> **Material shown**:

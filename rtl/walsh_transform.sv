// walsh_transform: 64-point fast Walsh transform of one 8x8 block on a single
// RAM (the Walsh transform module; with SHIFT = 0 it is the inverse module).
//
// How it works. The block arrives as 64 consecutive words on din (row-major
// pixel order). A binary counter addresses them and the bit-reversal unit
// turns each count into the address at which the sample is written, so the
// RAM ends up holding the block in bit-reversed order. Then the WT1 address
// generator walks the 6 stages x 32 butterflies of the fast algorithm. Each
// butterfly takes 3 cycles on the RAM's one read and one write port:
//   phase 0: read F(I) into data register 1
//   phase 1: read F(IP); write F(I) <- reg1 + F(IP); data register 2 <- reg1 - F(IP)
//   phase 2: write F(IP) <- reg2
// Finally the counter reads the RAM in natural order through a right shifter
// (arithmetic shift by SHIFT, i.e. division by 64 with rounding toward minus
// infinity for the forward transform). The result is
//   X[k] = (sum_n x[n] * (-1)^popcount(bitrev(k) & n)) >>> SHIFT,
// which, because the 8x8 Walsh-Hadamard kernel is the Kronecker product of two
// 8-point kernels, is the 2-D block Walsh transform. The kernel times itself
// is 64 times the identity, so the unshifted unit (SHIFT = 0) inverts the
// shifted one and W6(W0(X)) = X holds exactly for any 64 coefficients X.
//
// Interface and timing. ready_o is high in the idle state; the cycle in which
// in_valid is seen while idle carries sample 0, and in_valid must then stay
// high for the following 63 cycles (checked by an assertion). Sample 0 in
// cycle 1 gives coefficients on dout with out_valid in cycles 641..704 (64
// load + 576 butterfly + 64 read-out cycles), out_index naming the
// coefficient and out_last marking the last one. ready_o is high again in
// cycle 705. Arithmetic is 16-bit two's complement and wraps, as in the
// source's 16-bit datapath. The source drives the multiplexer selects from
// outside; here a small state machine generates them, and the 3-cycle
// butterfly schedule is this design's reading of the source's dual-clocked
// RAM accesses (it reproduces the source's 1344 cycles per embedded block).
module walsh_transform
  import ssw_pkg::*;
#(
  parameter int unsigned SHIFT = 6,
  parameter int unsigned DEPTH = 96
) (
  input  logic  clk,
  input  logic  rst_n,
  input  logic  in_valid,
  input  word_t din,
  output logic  ready_o,
  output logic  out_valid,
  output word_t dout,
  output idx_t  out_index,
  output logic  out_last
);

  localparam int unsigned AW = $clog2(DEPTH);

  wt_state_e      state;
  logic [1:0]     ph;             // butterfly phase
  logic [7:0]     count;
  idx_t           rev;
  logic           cnt_clear, cnt_en, cnt_end;
  idx_t           bf_i, bf_ip;
  logic           bf_last, bf_restart, bf_advance;
  word_t          reg1, reg2;     // data registers 1 and 2
  logic           we;
  logic [AW-1:0]  waddr, raddr;
  word_t          wdata, rdata;

  bitrev_counter #(.W(8), .LOGN(LOGN)) u_counter (
    .clk, .rst_n, .clear(cnt_clear), .en(cnt_en), .count_o(count), .rev_o(rev)
  );

  wt1_index_gen u_wt1 (
    .clk, .rst_n, .restart(bf_restart), .advance(bf_advance),
    .i_o(bf_i), .ip_o(bf_ip), .last_o(bf_last)
  );

  wt2_ram #(.DW(DW), .DEPTH(DEPTH)) u_wt2 (
    .clk, .we, .waddr, .wdata(wdata), .raddr, .rdata(rdata)
  );

  assign cnt_end = (count == 8'(N - 1));

  // control: counter, WT1 and RAM port selects (MUX-1..MUX-6 of the source)
  always_comb begin
    cnt_en     = 1'b0;
    cnt_clear  = 1'b0;
    bf_restart = 1'b0;
    bf_advance = 1'b0;
    we         = 1'b0;
    waddr      = AW'(rev);
    wdata      = din;
    raddr      = AW'(count[LOGN-1:0]);
    unique case (state)
      WT_IDLE: begin
        we     = in_valid;
        cnt_en = in_valid;
      end
      WT_LOAD: begin
        we         = 1'b1;
        cnt_en     = 1'b1;
        cnt_clear  = cnt_end;
        bf_restart = cnt_end;
      end
      WT_BFLY: begin
        unique case (ph)
          2'd0: raddr = AW'(bf_i);
          2'd1: begin
            raddr = AW'(bf_ip);
            we    = 1'b1;
            waddr = AW'(bf_i);
            wdata = reg1 + word_t'(rdata);   // adder: F(I) + F(IP)
          end
          default: begin
            we         = 1'b1;
            waddr      = AW'(bf_ip);
            wdata      = reg2;               // subtractor result
            bf_advance = 1'b1;
          end
        endcase
      end
      WT_OUT: begin
        cnt_en    = 1'b1;
        cnt_clear = cnt_end;
      end
      default: ;
    endcase
  end

  always_ff @(posedge clk or negedge rst_n) begin
    if (!rst_n) begin
      state <= WT_IDLE;
      ph    <= '0;
      reg1  <= '0;
      reg2  <= '0;
    end else begin
      unique case (state)
        WT_IDLE: if (in_valid) state <= WT_LOAD;
        WT_LOAD: if (cnt_end) begin
          state <= WT_BFLY;
          ph    <= '0;
        end
        WT_BFLY: begin
          unique case (ph)
            2'd0: begin
              reg1 <= rdata;
              ph   <= 2'd1;
            end
            2'd1: begin
              reg2 <= reg1 - word_t'(rdata);
              ph   <= 2'd2;
            end
            default: begin
              ph <= 2'd0;
              if (bf_last) state <= WT_OUT;
            end
          endcase
        end
        WT_OUT: if (cnt_end) state <= WT_IDLE;
        default: state <= WT_IDLE;
      endcase
    end
  end

  // right shifter and output
  assign ready_o   = (state == WT_IDLE);
  assign out_valid = (state == WT_OUT);
  assign out_index = count[LOGN-1:0];
  assign out_last  = out_valid && cnt_end;
  assign dout      = word_t'(rdata) >>> SHIFT;

  // a block must arrive as 64 back-to-back samples
  a_load_contiguous: assert property (@(posedge clk) disable iff (!rst_n)
    (state == WT_LOAD) |-> in_valid)
    else $error("walsh_transform: in_valid dropped during a block load");

endmodule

> **Work item**: From the first line down to the last, give the records again exactly.

> **Solution to this exercise**:
filename rtl/walsh_transform.sv
// walsh_transform: 64-point fast Walsh transform of one 8x8 block on a single
// RAM (the Walsh transform module; with SHIFT = 0 it is the inverse module).
//
// How it works. The block arrives as 64 consecutive words on din (row-major
// pixel order). A binary counter addresses them and the bit-reversal unit
// turns each count into the address at which the sample is written, so the
// RAM ends up holding the block in bit-reversed order. Then the WT1 address
// generator walks the 6 stages x 32 butterflies of the fast algorithm. Each
// butterfly takes 3 cycles on the RAM's one read and one write port:
//   phase 0: read F(I) into data register 1
//   phase 1: read F(IP); write F(I) <- reg1 + F(IP); data register 2 <- reg1 - F(IP)
//   phase 2: write F(IP) <- reg2
// Finally the counter reads the RAM in natural order through a right shifter
// (arithmetic shift by SHIFT, i.e. division by 64 with rounding toward minus
// infinity for the forward transform). The result is
//   X[k] = (sum_n x[n] * (-1)^popcount(bitrev(k) & n)) >>> SHIFT,
// which, because the 8x8 Walsh-Hadamard kernel is the Kronecker product of two
// 8-point kernels, is the 2-D block Walsh transform. The kernel times itself
// is 64 times the identity, so the unshifted unit (SHIFT = 0) inverts the
// shifted one and W6(W0(X)) = X holds exactly for any 64 coefficients X.
//
// Interface and timing. ready_o is high in the idle state; the cycle in which
// in_valid is seen while idle carries sample 0, and in_valid must then stay
// high for the following 63 cycles (checked by an assertion). Sample 0 in
// cycle 1 gives coefficients on dout with out_valid in cycles 641..704 (64
// load + 576 butterfly + 64 read-out cycles), out_index naming the
// coefficient and out_last marking the last one. ready_o is high again in
// cycle 705. Arithmetic is 16-bit two's complement and wraps, as in the
// source's 16-bit datapath. The source drives the multiplexer selects from
// outside; here a small state machine generates them, and the 3-cycle
// butterfly schedule is this design's reading of the source's dual-clocked
// RAM accesses (it reproduces the source's 1344 cycles per embedded block).
module walsh_transform
  import ssw_pkg::*;
#(
  parameter int unsigned SHIFT = 6,
  parameter int unsigned DEPTH = 96
) (
  input  logic  clk,
  input  logic  rst_n,
  input  logic  in_valid,
  input  word_t din,
  output logic  ready_o,
  output logic  out_valid,
  output word_t dout,
  output idx_t  out_index,
  output logic  out_last
);

  localparam int unsigned AW = $clog2(DEPTH);

  wt_state_e      state;
  logic [1:0]     ph;             // butterfly phase
  logic [7:0]     count;
  idx_t           rev;
  logic           cnt_clear, cnt_en, cnt_end;
  idx_t           bf_i, bf_ip;
  logic           bf_last, bf_restart, bf_advance;
  word_t          reg1, reg2;     // data registers 1 and 2
  logic           we;
  logic [AW-1:0]  waddr, raddr;
  word_t          wdata, rdata;

  bitrev_counter #(.W(8), .LOGN(LOGN)) u_counter (
    .clk, .rst_n, .clear(cnt_clear), .en(cnt_en), .count_o(count), .rev_o(rev)
  );

  wt1_index_gen u_wt1 (
    .clk, .rst_n, .restart(bf_restart), .advance(bf_advance),
    .i_o(bf_i), .ip_o(bf_ip), .last_o(bf_last)
  );

  wt2_ram #(.DW(DW), .DEPTH(DEPTH)) u_wt2 (
    .clk, .we, .waddr, .wdata(wdata), .raddr, .rdata(rdata)
  );

  assign cnt_end = (count == 8'(N - 1));

  // control: counter, WT1 and RAM port selects (MUX-1..MUX-6 of the source)
  always_comb begin
    cnt_en     = 1'b0;
    cnt_clear  = 1'b0;
    bf_restart = 1'b0;
    bf_advance = 1'b0;
    we         = 1'b0;
    waddr      = AW'(rev);
    wdata      = din;
    raddr      = AW'(count[LOGN-1:0]);
    unique case (state)
      WT_IDLE: begin
        we     = in_valid;
        cnt_en = in_valid;
      end
      WT_LOAD: begin
        we         = 1'b1;
        cnt_en     = 1'b1;
        cnt_clear  = cnt_end;
        bf_restart = cnt_end;
      end
      WT_BFLY: begin
        unique case (ph)
          2'd0: raddr = AW'(bf_i);
          2'd1: begin
            raddr = AW'(bf_ip);
            we    = 1'b1;
            waddr = AW'(bf_i);
            wdata = reg1 + word_t'(rdata);   // adder: F(I) + F(IP)
          end
          default: begin
            we         = 1'b1;
            waddr      = AW'(bf_ip);
            wdata      = reg2;               // subtractor result
            bf_advance = 1'b1;
          end
        endcase
      end
      WT_OUT: begin
        cnt_en    = 1'b1;
        cnt_clear = cnt_end;
      end
      default: ;
    endcase
  end

  always_ff @(posedge clk or negedge rst_n) begin
    if (!rst_n) begin
      state <= WT_IDLE;
      ph    <= '0;
      reg1  <= '0;
      reg2  <= '0;
    end else begin
      unique case (state)
        WT_IDLE: if (in_valid) state <= WT_LOAD;
        WT_LOAD: if (cnt_end) begin
          state <= WT_BFLY;
          ph    <= '0;
        end
        WT_BFLY: begin
          unique case (ph)
            2'd0: begin
              reg1 <= rdata;
              ph   <= 2'd1;
            end
            2'd1: begin
              reg2 <= reg1 - word_t'(rdata);
              ph   <= 2'd2;
            end
            default: begin
              ph <= 2'd0;
              if (bf_last) state <= WT_OUT;
            end
          endcase
        end
        WT_OUT: if (cnt_end) state <= WT_IDLE;
        default: state <= WT_IDLE;
      endcase
    end
  end

  // right shifter and output
  assign ready_o   = (state == WT_IDLE);
  assign out_valid = (state == WT_OUT);
  assign out_index = count[LOGN-1:0];
  assign out_last  = out_valid && cnt_end;
  assign dout      = word_t'(rdata) >>> SHIFT;

  // a block must arrive as 64 back-to-back samples
  a_load_contiguous: assert property (@(posedge clk) disable iff (!rst_n)
    (state == WT_LOAD) |-> in_valid)
    else $error("walsh_transform: in_valid dropped during a block load");

endmodule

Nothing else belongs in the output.